Exercise aim =
Lines outside the range are not wanted. Give again exactly the lines between the line holding "res_t s_re [4], s_im [4];" and the line holding "add_mod(x_im[2], x_im[3], MOD), MOD);", inclusive, from the listing below.

Extracted entries =
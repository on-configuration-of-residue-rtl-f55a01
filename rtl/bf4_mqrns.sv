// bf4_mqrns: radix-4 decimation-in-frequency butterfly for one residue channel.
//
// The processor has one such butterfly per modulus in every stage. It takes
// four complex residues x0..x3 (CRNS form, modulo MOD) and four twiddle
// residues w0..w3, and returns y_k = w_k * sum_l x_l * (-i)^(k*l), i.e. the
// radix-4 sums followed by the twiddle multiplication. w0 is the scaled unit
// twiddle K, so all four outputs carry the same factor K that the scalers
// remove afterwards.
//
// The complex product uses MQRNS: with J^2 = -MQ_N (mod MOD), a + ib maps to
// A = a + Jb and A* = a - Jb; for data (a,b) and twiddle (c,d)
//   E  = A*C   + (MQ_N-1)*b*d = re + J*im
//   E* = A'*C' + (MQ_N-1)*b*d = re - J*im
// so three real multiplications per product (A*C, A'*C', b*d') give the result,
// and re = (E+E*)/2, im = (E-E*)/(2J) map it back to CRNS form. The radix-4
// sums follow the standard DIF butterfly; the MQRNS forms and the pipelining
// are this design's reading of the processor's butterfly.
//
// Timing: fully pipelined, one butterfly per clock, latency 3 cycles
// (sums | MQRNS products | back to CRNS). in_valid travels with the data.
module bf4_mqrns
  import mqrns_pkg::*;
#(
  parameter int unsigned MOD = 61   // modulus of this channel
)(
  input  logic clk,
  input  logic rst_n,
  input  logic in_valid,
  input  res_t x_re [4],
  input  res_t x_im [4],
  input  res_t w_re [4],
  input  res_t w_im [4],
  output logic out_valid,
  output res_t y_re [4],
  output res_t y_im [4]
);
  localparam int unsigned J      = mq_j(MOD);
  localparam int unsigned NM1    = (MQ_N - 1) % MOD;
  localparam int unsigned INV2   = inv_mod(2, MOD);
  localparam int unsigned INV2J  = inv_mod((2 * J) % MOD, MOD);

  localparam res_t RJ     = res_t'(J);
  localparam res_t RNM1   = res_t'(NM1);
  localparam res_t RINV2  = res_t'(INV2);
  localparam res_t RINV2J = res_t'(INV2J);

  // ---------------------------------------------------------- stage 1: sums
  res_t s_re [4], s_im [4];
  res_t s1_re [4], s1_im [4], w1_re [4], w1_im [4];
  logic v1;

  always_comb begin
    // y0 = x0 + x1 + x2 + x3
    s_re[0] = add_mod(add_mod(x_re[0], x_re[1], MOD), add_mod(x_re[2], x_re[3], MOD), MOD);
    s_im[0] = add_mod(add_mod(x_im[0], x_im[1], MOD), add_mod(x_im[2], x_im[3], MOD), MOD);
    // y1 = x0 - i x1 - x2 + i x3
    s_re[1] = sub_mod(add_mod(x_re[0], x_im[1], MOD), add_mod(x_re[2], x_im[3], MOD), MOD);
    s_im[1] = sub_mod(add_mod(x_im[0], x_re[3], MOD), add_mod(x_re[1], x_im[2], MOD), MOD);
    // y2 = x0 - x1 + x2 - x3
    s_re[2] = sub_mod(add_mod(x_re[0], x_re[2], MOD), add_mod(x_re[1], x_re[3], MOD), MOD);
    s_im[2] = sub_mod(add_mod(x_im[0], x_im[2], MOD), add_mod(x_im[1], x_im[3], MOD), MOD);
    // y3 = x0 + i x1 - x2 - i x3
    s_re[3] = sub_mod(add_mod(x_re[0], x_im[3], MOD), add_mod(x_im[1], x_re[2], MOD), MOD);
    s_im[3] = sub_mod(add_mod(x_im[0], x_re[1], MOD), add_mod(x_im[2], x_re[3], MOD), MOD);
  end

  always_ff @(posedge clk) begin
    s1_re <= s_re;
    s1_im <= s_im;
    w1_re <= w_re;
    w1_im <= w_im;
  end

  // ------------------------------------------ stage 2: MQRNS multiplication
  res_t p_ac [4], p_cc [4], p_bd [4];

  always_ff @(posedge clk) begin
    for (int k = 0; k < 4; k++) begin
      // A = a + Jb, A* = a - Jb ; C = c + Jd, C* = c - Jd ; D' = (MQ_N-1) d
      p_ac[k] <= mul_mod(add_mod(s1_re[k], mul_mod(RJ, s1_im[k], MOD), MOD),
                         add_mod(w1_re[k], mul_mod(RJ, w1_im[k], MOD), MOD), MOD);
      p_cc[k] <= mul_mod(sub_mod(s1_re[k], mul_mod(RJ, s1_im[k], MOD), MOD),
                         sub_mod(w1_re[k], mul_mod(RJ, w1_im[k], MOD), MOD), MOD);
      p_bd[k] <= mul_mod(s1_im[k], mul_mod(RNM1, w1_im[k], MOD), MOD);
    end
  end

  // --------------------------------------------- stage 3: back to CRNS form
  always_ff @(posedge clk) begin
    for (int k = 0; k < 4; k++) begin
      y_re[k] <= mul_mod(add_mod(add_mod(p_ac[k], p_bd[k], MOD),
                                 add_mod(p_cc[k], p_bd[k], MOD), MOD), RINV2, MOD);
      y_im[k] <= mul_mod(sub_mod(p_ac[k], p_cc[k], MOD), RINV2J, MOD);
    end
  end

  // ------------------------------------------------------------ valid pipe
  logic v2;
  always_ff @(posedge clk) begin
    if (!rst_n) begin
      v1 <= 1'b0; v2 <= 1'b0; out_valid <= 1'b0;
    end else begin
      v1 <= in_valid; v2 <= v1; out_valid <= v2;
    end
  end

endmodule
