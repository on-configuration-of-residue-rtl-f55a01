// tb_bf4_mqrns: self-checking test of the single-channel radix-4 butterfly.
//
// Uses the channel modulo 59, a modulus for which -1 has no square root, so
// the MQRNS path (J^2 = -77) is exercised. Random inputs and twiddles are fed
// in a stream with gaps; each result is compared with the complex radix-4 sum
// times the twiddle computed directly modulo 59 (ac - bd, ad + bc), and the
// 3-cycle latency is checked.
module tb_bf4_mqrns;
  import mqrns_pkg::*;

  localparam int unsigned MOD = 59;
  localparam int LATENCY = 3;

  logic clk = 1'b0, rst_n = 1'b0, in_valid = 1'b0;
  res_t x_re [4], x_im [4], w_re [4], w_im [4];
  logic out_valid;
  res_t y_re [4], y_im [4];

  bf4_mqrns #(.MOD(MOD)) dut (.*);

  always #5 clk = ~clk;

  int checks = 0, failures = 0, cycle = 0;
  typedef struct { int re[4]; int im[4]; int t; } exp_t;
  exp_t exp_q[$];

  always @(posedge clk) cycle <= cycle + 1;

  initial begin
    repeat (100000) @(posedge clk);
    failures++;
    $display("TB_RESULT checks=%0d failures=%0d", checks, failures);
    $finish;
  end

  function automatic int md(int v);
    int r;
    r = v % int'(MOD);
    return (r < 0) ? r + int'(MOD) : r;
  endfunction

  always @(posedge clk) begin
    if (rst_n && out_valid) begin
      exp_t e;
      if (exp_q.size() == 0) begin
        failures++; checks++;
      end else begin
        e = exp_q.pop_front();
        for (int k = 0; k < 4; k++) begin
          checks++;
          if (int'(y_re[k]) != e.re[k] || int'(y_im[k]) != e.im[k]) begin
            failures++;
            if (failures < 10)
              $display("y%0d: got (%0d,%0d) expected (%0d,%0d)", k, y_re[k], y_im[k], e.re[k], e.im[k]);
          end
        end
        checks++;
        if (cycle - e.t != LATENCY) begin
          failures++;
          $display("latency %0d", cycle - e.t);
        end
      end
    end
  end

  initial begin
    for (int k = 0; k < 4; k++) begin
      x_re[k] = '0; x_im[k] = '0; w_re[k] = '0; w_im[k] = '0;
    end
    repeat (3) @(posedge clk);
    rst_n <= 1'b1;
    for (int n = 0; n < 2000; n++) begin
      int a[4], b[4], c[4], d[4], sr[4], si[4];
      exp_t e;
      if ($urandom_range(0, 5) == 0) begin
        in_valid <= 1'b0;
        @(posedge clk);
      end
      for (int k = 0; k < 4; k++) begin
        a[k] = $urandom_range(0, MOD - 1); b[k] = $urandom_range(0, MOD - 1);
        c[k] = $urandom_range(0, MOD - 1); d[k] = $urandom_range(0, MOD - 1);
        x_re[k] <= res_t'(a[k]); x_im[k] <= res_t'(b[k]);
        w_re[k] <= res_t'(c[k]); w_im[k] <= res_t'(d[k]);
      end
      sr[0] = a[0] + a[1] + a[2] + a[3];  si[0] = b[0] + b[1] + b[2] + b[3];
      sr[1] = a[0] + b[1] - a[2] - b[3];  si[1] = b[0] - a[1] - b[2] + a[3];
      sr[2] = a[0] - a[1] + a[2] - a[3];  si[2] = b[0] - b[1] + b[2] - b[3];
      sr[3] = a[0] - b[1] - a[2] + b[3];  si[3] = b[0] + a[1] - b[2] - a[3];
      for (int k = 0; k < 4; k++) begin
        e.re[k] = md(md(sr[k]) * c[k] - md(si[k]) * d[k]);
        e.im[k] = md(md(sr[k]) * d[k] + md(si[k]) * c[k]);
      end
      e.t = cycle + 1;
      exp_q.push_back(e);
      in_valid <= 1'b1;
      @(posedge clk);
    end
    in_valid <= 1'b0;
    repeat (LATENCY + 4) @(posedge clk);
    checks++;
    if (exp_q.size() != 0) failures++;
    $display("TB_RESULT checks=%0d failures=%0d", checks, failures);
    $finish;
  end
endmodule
* * *
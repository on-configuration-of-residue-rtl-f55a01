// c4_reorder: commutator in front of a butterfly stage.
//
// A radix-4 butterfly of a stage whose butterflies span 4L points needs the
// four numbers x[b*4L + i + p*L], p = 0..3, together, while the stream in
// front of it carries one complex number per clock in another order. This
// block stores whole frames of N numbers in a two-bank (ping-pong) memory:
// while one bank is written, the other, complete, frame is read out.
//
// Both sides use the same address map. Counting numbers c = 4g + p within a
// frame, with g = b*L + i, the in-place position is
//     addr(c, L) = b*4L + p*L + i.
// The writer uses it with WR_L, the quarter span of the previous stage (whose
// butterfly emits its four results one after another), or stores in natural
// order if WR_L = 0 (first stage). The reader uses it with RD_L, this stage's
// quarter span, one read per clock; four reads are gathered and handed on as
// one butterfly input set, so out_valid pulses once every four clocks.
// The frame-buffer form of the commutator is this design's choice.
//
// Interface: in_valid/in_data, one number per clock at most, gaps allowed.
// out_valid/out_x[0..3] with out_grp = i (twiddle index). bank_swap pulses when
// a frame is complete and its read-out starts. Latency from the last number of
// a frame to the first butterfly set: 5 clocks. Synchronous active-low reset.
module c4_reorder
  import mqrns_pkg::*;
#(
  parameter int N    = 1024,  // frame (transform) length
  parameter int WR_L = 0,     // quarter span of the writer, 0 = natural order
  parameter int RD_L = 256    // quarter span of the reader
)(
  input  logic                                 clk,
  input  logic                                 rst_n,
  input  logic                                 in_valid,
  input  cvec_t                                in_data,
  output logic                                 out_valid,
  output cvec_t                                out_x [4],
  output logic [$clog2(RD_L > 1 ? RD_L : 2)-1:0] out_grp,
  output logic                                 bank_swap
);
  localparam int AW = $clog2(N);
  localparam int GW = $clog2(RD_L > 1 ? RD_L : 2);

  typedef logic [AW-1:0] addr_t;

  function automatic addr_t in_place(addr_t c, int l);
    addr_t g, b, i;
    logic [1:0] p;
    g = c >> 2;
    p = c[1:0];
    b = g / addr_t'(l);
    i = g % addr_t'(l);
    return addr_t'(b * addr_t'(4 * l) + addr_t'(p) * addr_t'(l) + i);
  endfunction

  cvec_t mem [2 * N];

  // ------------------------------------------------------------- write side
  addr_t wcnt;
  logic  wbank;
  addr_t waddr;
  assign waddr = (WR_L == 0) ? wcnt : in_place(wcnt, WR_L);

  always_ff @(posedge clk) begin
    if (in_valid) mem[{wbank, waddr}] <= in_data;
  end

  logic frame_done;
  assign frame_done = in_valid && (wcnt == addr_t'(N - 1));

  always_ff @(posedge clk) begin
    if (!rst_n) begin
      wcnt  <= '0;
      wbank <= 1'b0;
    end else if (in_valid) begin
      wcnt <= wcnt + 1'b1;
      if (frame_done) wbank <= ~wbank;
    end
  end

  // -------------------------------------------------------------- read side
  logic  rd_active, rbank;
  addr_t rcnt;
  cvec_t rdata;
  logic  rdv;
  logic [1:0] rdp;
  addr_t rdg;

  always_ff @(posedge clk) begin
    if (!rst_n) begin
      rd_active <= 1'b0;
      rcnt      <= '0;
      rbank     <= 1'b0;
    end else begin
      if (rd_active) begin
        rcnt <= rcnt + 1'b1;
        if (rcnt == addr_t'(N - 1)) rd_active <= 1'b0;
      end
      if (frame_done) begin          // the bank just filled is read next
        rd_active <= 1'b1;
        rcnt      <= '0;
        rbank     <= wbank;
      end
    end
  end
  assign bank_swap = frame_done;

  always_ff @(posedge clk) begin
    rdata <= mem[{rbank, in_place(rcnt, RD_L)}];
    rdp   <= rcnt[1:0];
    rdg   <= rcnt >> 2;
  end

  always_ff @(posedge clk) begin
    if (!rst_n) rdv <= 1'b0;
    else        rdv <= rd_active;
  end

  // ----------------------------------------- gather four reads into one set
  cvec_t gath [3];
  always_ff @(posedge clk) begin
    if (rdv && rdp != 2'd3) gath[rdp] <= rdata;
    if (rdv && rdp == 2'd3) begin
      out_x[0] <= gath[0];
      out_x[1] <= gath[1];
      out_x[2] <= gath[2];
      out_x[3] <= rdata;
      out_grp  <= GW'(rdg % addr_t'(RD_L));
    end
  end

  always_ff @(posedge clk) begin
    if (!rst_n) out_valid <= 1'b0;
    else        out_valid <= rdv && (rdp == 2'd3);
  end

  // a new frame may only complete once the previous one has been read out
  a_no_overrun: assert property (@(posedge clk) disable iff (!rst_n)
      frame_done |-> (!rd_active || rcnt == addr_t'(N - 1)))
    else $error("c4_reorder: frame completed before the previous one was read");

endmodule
--
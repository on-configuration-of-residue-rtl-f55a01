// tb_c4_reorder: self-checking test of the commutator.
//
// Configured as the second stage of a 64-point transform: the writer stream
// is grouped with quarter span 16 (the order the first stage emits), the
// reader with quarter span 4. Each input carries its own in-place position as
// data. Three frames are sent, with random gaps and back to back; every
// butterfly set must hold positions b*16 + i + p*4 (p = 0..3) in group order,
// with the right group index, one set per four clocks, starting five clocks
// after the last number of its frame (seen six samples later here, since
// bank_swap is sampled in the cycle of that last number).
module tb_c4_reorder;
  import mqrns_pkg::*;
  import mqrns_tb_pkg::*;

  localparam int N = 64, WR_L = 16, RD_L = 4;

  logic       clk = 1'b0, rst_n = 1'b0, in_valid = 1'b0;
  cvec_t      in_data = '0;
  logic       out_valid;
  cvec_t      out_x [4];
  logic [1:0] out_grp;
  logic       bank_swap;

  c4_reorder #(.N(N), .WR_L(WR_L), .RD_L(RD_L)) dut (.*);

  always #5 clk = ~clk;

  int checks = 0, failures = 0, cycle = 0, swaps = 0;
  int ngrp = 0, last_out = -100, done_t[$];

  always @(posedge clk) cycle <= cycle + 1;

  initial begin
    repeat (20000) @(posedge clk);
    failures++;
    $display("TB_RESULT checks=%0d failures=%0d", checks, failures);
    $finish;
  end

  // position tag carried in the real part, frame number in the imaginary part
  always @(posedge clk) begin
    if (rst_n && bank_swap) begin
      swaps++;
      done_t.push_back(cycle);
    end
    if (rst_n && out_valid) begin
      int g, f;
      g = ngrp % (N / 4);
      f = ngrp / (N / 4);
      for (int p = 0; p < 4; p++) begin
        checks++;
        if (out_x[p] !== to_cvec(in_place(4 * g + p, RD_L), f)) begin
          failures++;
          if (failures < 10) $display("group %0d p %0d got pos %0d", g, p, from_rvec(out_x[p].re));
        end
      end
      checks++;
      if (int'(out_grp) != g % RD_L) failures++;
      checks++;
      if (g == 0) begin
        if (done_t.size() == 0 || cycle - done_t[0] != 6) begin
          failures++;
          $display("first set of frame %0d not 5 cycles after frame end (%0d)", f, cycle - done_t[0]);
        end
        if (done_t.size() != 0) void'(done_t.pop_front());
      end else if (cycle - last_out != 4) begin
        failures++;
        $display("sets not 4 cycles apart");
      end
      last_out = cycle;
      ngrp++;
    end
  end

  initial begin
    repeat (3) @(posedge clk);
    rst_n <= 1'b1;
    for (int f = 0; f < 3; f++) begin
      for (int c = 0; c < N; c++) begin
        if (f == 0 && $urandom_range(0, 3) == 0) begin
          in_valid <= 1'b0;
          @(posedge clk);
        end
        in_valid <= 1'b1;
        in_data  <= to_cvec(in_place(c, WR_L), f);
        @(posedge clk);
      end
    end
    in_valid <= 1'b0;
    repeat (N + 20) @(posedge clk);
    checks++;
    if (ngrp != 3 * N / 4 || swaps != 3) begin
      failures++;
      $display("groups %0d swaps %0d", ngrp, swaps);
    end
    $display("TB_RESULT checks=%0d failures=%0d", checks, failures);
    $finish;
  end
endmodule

Your response =
  res_t s_re [4], s_im [4];
  res_t s1_re [4], s1_im [4], w1_re [4], w1_im [4];
  logic v1;

  always_comb begin
    // y0 = x0 + x1 + x2 + x3
    s_re[0] = add_mod(add_mod(x_re[0], x_re[1], MOD), add_mod(x_re[2], x_re[3], MOD), MOD);
    s_im[0] = add_mod(add_mod(x_im[0], x_im[1], MOD), add_mod(x_im[2], x_im[3], MOD), MOD);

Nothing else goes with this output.